What to work on >>
What lines of the listing below contain the word "close"? Copy each of them out.

Records for the exercise >>
########

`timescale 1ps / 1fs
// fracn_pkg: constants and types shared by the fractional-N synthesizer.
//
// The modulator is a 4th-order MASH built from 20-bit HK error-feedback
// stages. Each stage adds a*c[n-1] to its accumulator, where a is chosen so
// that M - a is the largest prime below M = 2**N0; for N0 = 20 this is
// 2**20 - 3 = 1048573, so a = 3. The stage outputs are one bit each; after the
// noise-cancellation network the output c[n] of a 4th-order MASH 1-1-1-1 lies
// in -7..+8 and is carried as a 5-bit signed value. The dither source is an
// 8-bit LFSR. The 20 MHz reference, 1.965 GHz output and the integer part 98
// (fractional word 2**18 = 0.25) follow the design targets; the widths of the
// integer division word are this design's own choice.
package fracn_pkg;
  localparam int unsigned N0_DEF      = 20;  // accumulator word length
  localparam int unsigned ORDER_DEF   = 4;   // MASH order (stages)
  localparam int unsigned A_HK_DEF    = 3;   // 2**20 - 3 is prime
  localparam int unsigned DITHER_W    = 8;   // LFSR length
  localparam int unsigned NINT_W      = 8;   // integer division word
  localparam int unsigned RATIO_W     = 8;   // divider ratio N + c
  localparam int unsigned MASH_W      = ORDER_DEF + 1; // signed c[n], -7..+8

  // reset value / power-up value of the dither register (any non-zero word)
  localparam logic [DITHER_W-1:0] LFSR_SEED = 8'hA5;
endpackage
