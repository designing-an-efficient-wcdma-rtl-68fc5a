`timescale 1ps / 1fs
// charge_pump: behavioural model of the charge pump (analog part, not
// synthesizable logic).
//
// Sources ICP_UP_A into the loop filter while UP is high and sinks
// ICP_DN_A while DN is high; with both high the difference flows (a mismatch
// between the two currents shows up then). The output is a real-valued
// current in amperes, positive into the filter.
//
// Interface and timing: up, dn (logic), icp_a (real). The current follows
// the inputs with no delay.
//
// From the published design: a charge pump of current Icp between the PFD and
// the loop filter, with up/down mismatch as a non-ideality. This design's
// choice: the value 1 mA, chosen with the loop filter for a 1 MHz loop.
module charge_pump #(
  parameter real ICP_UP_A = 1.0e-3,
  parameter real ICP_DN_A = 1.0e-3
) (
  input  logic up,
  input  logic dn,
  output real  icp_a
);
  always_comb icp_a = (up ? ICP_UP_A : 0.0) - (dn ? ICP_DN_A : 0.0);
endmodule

########

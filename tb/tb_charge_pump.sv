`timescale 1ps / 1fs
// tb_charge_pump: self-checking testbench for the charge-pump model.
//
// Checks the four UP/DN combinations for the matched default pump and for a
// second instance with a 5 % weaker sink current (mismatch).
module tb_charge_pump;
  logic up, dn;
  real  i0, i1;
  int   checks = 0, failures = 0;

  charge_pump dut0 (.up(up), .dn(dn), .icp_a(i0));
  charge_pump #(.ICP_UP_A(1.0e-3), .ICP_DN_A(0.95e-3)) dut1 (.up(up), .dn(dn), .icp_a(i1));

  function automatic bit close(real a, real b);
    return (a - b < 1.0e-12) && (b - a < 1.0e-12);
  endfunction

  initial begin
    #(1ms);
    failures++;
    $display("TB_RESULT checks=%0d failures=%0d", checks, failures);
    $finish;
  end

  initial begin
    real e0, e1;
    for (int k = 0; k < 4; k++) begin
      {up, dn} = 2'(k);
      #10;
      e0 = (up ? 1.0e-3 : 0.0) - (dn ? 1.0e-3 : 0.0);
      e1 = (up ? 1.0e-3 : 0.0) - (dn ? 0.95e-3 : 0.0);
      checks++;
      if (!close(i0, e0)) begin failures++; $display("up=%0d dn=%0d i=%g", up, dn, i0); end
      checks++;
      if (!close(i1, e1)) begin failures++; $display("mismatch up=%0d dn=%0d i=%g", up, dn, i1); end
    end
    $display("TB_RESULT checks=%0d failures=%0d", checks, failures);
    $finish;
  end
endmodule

########

Your solution >>
  function automatic bit close(real a, real b);
      if (!close(i0, e0)) begin failures++; $display("up=%0d dn=%0d i=%g", up, dn, i0); end
      if (!close(i1, e1)) begin failures++; $display("mismatch up=%0d dn=%0d i=%g", up, dn, i1); end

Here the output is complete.